Furthermore, here's a quote from the article you linked to: "RIM, unlike rivals Nokia and Apple, operates its own network through secure servers located in Canada and other countries such as Britain." I have a high degree of respect for Apple (and somewhat for Nokia), but isn't it odd that RIM was being targeted by the host country but Nokia and Apple weren't? Perhaps they had a way to monitor communications (or at least get meta data) on Nokia and Apple phones, but they couldn't monitor RIM because RIM maintained its servers outside of the country.

In summary, cut some slack on RIM. RIM did use good encryption and did put up a fight. Many other companies have done and are doing much much worse.

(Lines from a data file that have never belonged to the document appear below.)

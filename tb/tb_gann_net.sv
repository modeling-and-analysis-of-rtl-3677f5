// tb_gann_net: end-to-end test of one network at its default configuration
// (the 9-4-2 TCLX character network).
// * Reset: outputs must read 0 while reset is high; the weights are loaded.
// * Every one of the 512 input patterns is applied after a falling edge.
//   Just before the next rising edge the outputs must still show the
//   previous answer (the output is registered); right after it they must
//   show the new one: a latency of one clock edge.
// * The reference computes bias + gated weights per hidden neuron and
//   bias + weighted hidden outputs per output neuron in double precision
//   from the weight tables; y_val must match within a tolerance set by the
//   magnitudes of the terms, outtresh must equal (reference >= 0.5) wherever
//   the reference is clear of the threshold.
// * A second reset in mid-run must clear the outputs again.
// The clock period is 100 ns.
module tb_gann_net;
  timeunit 1ns; timeprecision 1ps;
  import gann_pkg::*;
  import tb_fp_util_pkg::*;
  localparam int NI = CHR_N_IN, NH = CHR_N_HID, NO = CHR_N_OUT;

  logic          clk = 1'b0;
  logic          reset;
  logic [NI-1:0] inp;
  logic [NO-1:0] outtresh;
  float32_t      y_val [NO];
  int checks = 0, failures = 0, cycles = 0;

  gann_net dut (.clk(clk), .reset(reset), .inp(inp), .outtresh(outtresh), .y_val(y_val));

  always #50 clk = ~clk;
  always @(posedge clk) cycles++;

  initial begin
    wait (cycles == 2000);
    failures++;
    $display("watchdog expired");
    $display("TB_RESULT checks=%0d failures=%0d", checks, failures);
    $finish;
  end

  // reference model
  task automatic ref_net(input logic [NI-1:0] x, output real y [NO], output real mag [NO]);
    real h [NH], hm [NH];
    for (int j = 0; j < NH; j++) begin
      h[j]  = f2r(CHR_B_H[j]);
      hm[j] = rabs(h[j]);
      for (int k = 0; k < NI; k++)
        if (x[NI-1-k]) begin
          h[j]  += f2r(CHR_W_IH[j][k]);
          hm[j] += rabs(f2r(CHR_W_IH[j][k]));
        end
    end
    for (int o = 0; o < NO; o++) begin
      y[o]   = f2r(CHR_B_O[o]);
      mag[o] = rabs(y[o]);
      for (int j = 0; j < NH; j++) begin
        y[o]   += h[j] * f2r(CHR_W_HO[o][j]);
        mag[o] += hm[j] * rabs(f2r(CHR_W_HO[o][j]));
      end
    end
  endtask

  logic [NO-1:0] prev_out;
  real yr [NO], mg [NO];

  initial begin
    reset = 1'b1;
    inp   = '0;
    repeat (2) @(posedge clk);
    #1;
    checks++;
    if (outtresh !== '0) begin failures++; $display("FAIL output not cleared in reset"); end
    @(negedge clk) reset = 1'b0;
    @(posedge clk) #1;
    prev_out = outtresh;
    for (int v = 0; v < (1 << NI); v++) begin
      @(negedge clk) inp = NI'(v);
      ref_net(inp, yr, mg);
      #49;  // just before the rising edge
      checks++;
      if (outtresh !== prev_out) begin
        failures++;
        $display("FAIL output changed before the clock edge (input %b)", inp);
      end
      @(posedge clk) #1;
      for (int o = 0; o < NO; o++) begin
        checks++;
        if (rabs(f2r(y_val[o]) - yr[o]) > mg[o] * (2.0 ** -19)) begin
          failures++;
          $display("FAIL input %b output %0d: y=%g ref=%g", inp, o, f2r(y_val[o]), yr[o]);
        end
        if (rabs(yr[o] - 0.5) > mg[o] * (2.0 ** -19)) begin
          checks++;
          if (outtresh[NO-1-o] !== (yr[o] >= 0.5)) begin
            failures++;
            $display("FAIL input %b output %0d bit %0b, ref %g", inp, o, outtresh[NO-1-o], yr[o]);
          end
        end
      end
      prev_out = outtresh;
    end
    // letters, for information
    foreach (CHR_LETTERS[i]) begin
      @(negedge clk) inp = CHR_LETTERS[i];
      @(posedge clk) #1;
      $display("pattern %b -> code %b  y = %f %f", inp, outtresh, f2r(y_val[0]), f2r(y_val[1]));
    end
    // reset again in mid-run
    @(negedge clk) reset = 1'b1;
    @(posedge clk) #1;
    checks++;
    if (outtresh !== '0 || y_val[0] !== FP_ZERO) begin
      failures++;
      $display("FAIL second reset did not clear the outputs");
    end
    $display("TB_RESULT checks=%0d failures=%0d", checks, failures);
    $finish;
  end

  localparam logic [NI-1:0] CHR_LETTERS [4] = '{9'b111_010_010, 9'b111_100_111,
                                                9'b100_100_111, 9'b101_010_101};
endmodule
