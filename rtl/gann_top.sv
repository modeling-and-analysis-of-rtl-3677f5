// gann_top: the neuro-genetic hybrid system with both evolved networks.
//
// Two independent gann_net instances share the clock and the reset:
//   * the 8-4-1 even-parity network (input inp_par, output outtresh_par)
//   * the 9-4-2 TCLX character-recognition network (input inp_chr, output
//     outtresh_chr, a 2-bit code: T=00, C=01, L=10, X=11)
// Reset high loads both weight sets; reset low lets both networks compute.
// Each output is registered: an input applied before a rising clock edge is
// answered at that edge. The IEEE 754 output sums are brought out as well.
module gann_top
  import gann_pkg::*;
(
  input  logic                 clk,
  input  logic                 reset,
  input  logic [PAR_N_IN-1:0]  inp_par,
  output logic                 outtresh_par,
  output float32_t             y_par,
  input  logic [CHR_N_IN-1:0]  inp_chr,
  output logic [CHR_N_OUT-1:0] outtresh_chr,
  output float32_t             y_chr [CHR_N_OUT]
);
  float32_t y_par_arr [PAR_N_OUT];
  logic [PAR_N_OUT-1:0] par_bits;

  gann_net #(
    .N_IN  (PAR_N_IN),
    .N_HID (PAR_N_HID),
    .N_OUT (PAR_N_OUT),
    .W_IH  (PAR_W_IH),
    .B_H   (PAR_B_H),
    .W_HO  (PAR_W_HO),
    .B_O   (PAR_B_O)
  ) u_parity (
    .clk      (clk),
    .reset    (reset),
    .inp      (inp_par),
    .outtresh (par_bits),
    .y_val    (y_par_arr)
  );

  assign outtresh_par = par_bits[0];
  assign y_par        = y_par_arr[0];

  gann_net #(
    .N_IN  (CHR_N_IN),
    .N_HID (CHR_N_HID),
    .N_OUT (CHR_N_OUT),
    .W_IH  (CHR_W_IH),
    .B_H   (CHR_B_H),
    .W_HO  (CHR_W_HO),
    .B_O   (CHR_B_O)
  ) u_tclx (
    .clk      (clk),
    .reset    (reset),
    .inp      (inp_chr),
    .outtresh (outtresh_chr),
    .y_val    (y_chr)
  );
endmodule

Those are great criteria. But I would add that it should be P2P, with anonymized addresses. Such as Tox or Ring, where users run Tor onion services.

And if there must be central servers, they should also have anonymized addresses, and the owners and admins should be anonymous. Adversaries can't coerce people, if they can't identify or locate them. Even so, having central servers is a weakness to be avoided.

Just as with RIM:

> RIM, unlike rivals Nokia and Apple, operates its own network through secure servers located in Canada and other countries such as Britain.

Those were not secure servers. Because RIM was coerced into compromising them.


The issue here is not that other companies have worse security, we can rightfully assume thats true. The issue here is that by specifically releasing the keys to such a gov't they could have put peoples lives in danger that specifically relied on their lauded security and encryption.

So I agree with you fully, but I also do not have to cut them any slack as what they did was shitty.

Also, please have an upvote.


not sure if you are aware of this story concerning Blackberry

https://motherboard.vice.com/en_us/article/mg77vv/rcmp-black...


I hadn't seen that story, thanks for linking it. Just to clarify, that story is about consumer BlackBerrys which were known to be insecure, where the keys were at the mercy of RIM's willingness to protect them.

I was talking about enterprise BlackBerry systems being unbreakable to governments. That story does not contract this. However, it's saddening to hear that RIM apparently coughed up the keys for consumer BlackBerrys even though it didn't face an existential threat. If they had refused, I doubt that they would have been banned in Canada, being their home turf and a darling of the Canadian industry at the time.


I believe you are correct. Blackberrys connected to a BES were end-to-end encrypted before that became mainstream. The key was only stored on the device and on the server.

For consumer services the story is very different.